The top of the hierarchy
is known as the root, and is represented by a single . (dot). Moving
down the DNS hierarchy, the next layer in the model is made up of
top-level domain (TLD) names, which are .com, .net, .gov, .fr,
and similar domain namespaces that loosely define the particular
category that a domain namespace fits into. The Internet Assigned
Numbers Authority (IANA) oversees the global root zone management and
management of the TLDs. The IANA is operated by the Internet Corporation
for Assigned Names and Numbers (ICANN). The official list of all
generic TLDs maintained by IANA is given in Table 1.
Table 1. List of Generic Top-Level Domain Names
| TLD | Purpose |
|---|
| .aero | Air Travel Industry |
| .asia | Asia-Pacific Region |
| .biz | Businesses |
| .cat | Catalan Language |
| .com | Commercial |
| .coop | Cooperatives |
| .edu | Educational Institutions |
| .gov | U.S. Government |
| .info | Informational |
| .int | International Organizations |
| .jobs | Companies (Job Postings) |
| .mil | U.S. Military |
| .mobi | Mobile Devices |
| .museum | Museums |
| .name | Individuals |
| .net | Network |
| .org | Organization |
| .pro | Professions |
| .tel | Internet Communications |
| .travel | Travel and Tourism Industry |
For example, educational institutions are commonly given .edu extensions, and commercial businesses are given .com extensions. These extensions form the first set of branches to the DNS tree. The .biz, .com, .info, .name, .net, and .org are all open TLDs, meaning any individual or entity can register the domains. Other TLDs have restrictions based on the intended use.

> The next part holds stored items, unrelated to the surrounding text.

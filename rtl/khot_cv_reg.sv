// khot_cv_reg: rotating control vector of a k-hot pipeline, with safe switching
// between hotness values.
//
// The vector has N bits of which the M least significant name the pipeline
// stages: bit M-1 is the fetch (IF) stage, bit 0 the last stage. A set bit
// powers its stage. Each advancing cycle the vector rotates one place towards
// the back of the pipeline (bit i takes bit i+1, bit N-1 takes bit 0), so a
// powered slot travels with the instruction it carries. With N > M the extra
// bits are empty slots in front of fetch, which gives hotness values of
// M*k/N (k = number of set bits).
//
// Switching: a request loads a target vector, expressed in the frame of the
// vector as it stands in the request cycle. The target then rotates in lockstep
// with the vector, and on every later advancing cycle the bit that rotates into
// the IF position is replaced by the target's bit. Only the IF bit is ever
// changed, and no instruction is in flight in a slot that is about to enter IF,
// so no instruction is lost. The switch ends when vector and target match:
// at most N advancing cycles. With no_overshoot set, a bit is only set if the
// number of set bits stays at or below the larger of the old and new counts;
// clears proceed first and the switch then takes at most 2N cycles. HOLD
// delays the first change by HOLD clock cycles after a request, so that power
// domains with a wake-up latency see a new target before it takes effect.
//
// Timing: one rotation per clock with adv high; adv low (a pipeline-wide stall)
// freezes vector and target (the HOLD count still runs). Synchronous, active-low reset to RESET_VEC.
// From the source technique: the rotating register, the N > M extension and the
// switch by toggling the IF bit. This design's choices: the stall input, the
// reset value (full hot), the target frame and the tie rule of the quickest
// rotation, HOLD, and the no-overshoot rule (the
// technique says only that overshoot can be avoided at the cost of latency).
module khot_cv_reg #(
  parameter int unsigned   M         = 5,            // pipeline stages
  parameter int unsigned   N         = 5,            // control vector bits, N >= M
  parameter logic [N-1:0]  RESET_VEC = '1,           // full hot after reset
  parameter int unsigned   HOLD      = 0             // cycles before a new target applies
) (
  input  logic                     clk,
  input  logic                     rst_n,
  input  logic                     adv,           // rotate this cycle
  input  logic                     sw_req,        // load a new target (pulse)
  input  logic [N-1:0]             sw_target,     // target, frame of current cv
  input  logic                     sw_any_phase,  // target may be taken in any rotation
  input  logic                     no_overshoot,  // forbid exceeding max(old,new) set bits
  output logic [N-1:0]             cv,            // current control vector
  output logic [M-1:0]             stage_on,      // power/clock enable per stage
  output logic                     busy,          // switch in progress
  output logic [N-1:0]             target,        // pending target, rotating with cv
  output logic [$clog2(N+1)-1:0]   hot_cnt        // set bits in cv
);

  localparam int unsigned CW = $clog2(N+1);
  localparam int unsigned IF = M - 1;
  localparam int unsigned HW = (HOLD > 0) ? $clog2(HOLD+1) : 1;

  initial begin
    assert (N >= M && M >= 1) else $error("khot_cv_reg: need N >= M >= 1");
  end

  function automatic logic [CW-1:0] popcnt(input logic [N-1:0] v);
    logic [CW-1:0] c;
    c = '0;
    for (int i = 0; i < N; i++) c += CW'(v[i]);
    return c;
  endfunction

  function automatic logic [N-1:0] rot(input logic [N-1:0] v);
    if (N == 1) return v;
    return {v[0], v[N-1:1]};
  endfunction

  // rotations until the bit at position q of the post-request vector can be
  // rewritten (it is rewritten while entering IF, never while already there)
  function automatic int unsigned cost_of(input logic [N-1:0] v, input logic [N-1:0] c);
    int unsigned worst, d;
    worst = 0;
    for (int q = 0; q < N; q++) begin
      d = (q + N - IF) % N;
      if (d == 0) d = N;
      if (v[q] != c[q] && d > worst) worst = d;
    end
    return worst;
  endfunction

  logic [N-1:0]  tgt_q;
  logic [N-1:0]  v_req, cand, cand_al, best_tgt, load_tgt;
  int unsigned   best_cost, cand_cost;
  logic [CW-1:0] limit_q;
  logic [N-1:0]  cv_rot, tgt_rot, cv_sw;
  logic [CW-1:0] cnt_rot, cnt_new_tgt, cnt_now;
  logic          allow_set;
  logic [HW-1:0] hold_q;

  always_comb begin
    cv_rot      = rot(cv);
    tgt_rot     = rot(tgt_q);
    cnt_rot     = popcnt(cv_rot);
    cnt_now     = popcnt(cv);
    cnt_new_tgt = popcnt(sw_target);
    allow_set   = !no_overshoot || (cnt_rot < limit_q);
    // target choice for a request in this cycle, in the post-request frame
    v_req     = adv ? cv_rot : cv;
    cand      = sw_target;
    best_tgt  = adv ? rot(sw_target) : sw_target;
    best_cost = cost_of(v_req, best_tgt);
    for (int r = 1; r < N; r++) begin
      cand      = rot(cand);
      cand_al   = adv ? rot(cand) : cand;
      cand_cost = cost_of(v_req, cand_al);
      if (cand_cost < best_cost) begin
        best_cost = cand_cost;
        best_tgt  = cand_al;
      end
    end
    load_tgt = sw_any_phase ? best_tgt : (adv ? rot(sw_target) : sw_target);
    cv_sw       = cv_rot;
    if (busy && hold_q == '0) begin
      if (!tgt_rot[IF])                 cv_sw[IF] = 1'b0;
      else if (allow_set)               cv_sw[IF] = 1'b1;
    end
  end

  always_ff @(posedge clk) begin
    if (!rst_n) begin
      cv      <= RESET_VEC;
      tgt_q   <= RESET_VEC;
      limit_q <= popcnt(RESET_VEC);
      busy    <= 1'b0;
      hold_q  <= '0;
    end else if (sw_req) begin
      hold_q  <= HW'(HOLD);
      // load the target; the vector rotates unchanged this cycle
      tgt_q   <= load_tgt;
      cv      <= adv ? cv_rot : cv;
      limit_q <= (cnt_now > cnt_new_tgt) ? cnt_now : cnt_new_tgt;
      busy    <= 1'b1;
    end else if (adv) begin
      if (hold_q != '0) hold_q <= hold_q - 1'b1;
      cv    <= cv_sw;
      tgt_q <= tgt_rot;
      if (busy && cv_sw == tgt_rot) busy <= 1'b0;
    end else begin
      if (hold_q != '0) hold_q <= hold_q - 1'b1;
      if (busy && cv == tgt_q) busy <= 1'b0;
    end
  end

  assign stage_on = cv[M-1:0];
  assign hot_cnt  = cnt_now;
  assign target   = tgt_q;

endmodule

In addition to the generic
TLDs, the IANA maintains country-code TLDs. These country codes are the
two-letter codes specified in International Organization for
Standardization (ISO) 3166 standard. For example, .co is maintained for Colombia and .fr
is maintained for France. Interestingly, all the country-code TLDs
listed in ISO 3166 are maintained, but some are unused, such as the
Saint Martin (.mf). There are also a handful of exceptions, such as the listing for United Kingdom, which is listed in the ISO 3166 standard as .gb, but .uk is used instead.
The second level in the DNS hierarchy commonly contains the business name of an organization, such as companyabc in Figure 10.1.
This level is normally the first area in the DNS hierarchy where an
organization has control over the records within the domain and where it
can be authoritative.
Subdomains can easily be, and
often are, created in the DNS hierarchy for various reasons. For
example, sales.microsoft.com is a potential domain that could exist as a
sublevel of the microsoft.com domain. The DNS hierarchy works in this
way, with multiple levels possible.
Outlining the DNS Namespace
The bounded area that is defined by the DNS name is known as the DNS namespace. Microsoft.com is a namespace, as is marketing.companyabc.com.
Namespaces can be either public or private. Public namespaces are
published on the Internet and are defined by a set of standards. All the
.com, .net, .org,
and similar namespaces are external, or public. An internal namespace
is not published to the Internet, but is also not restricted by
extension name. In other words, an internal, unpublished namespace can
occupy any conceivable namespace, such as dnsname.local or companyabc.internal.
Internal namespaces are most often used with Active Directory because
they give increased security to a namespace. Because such namespaces are
not published, they cannot be directly accessed from the Internet.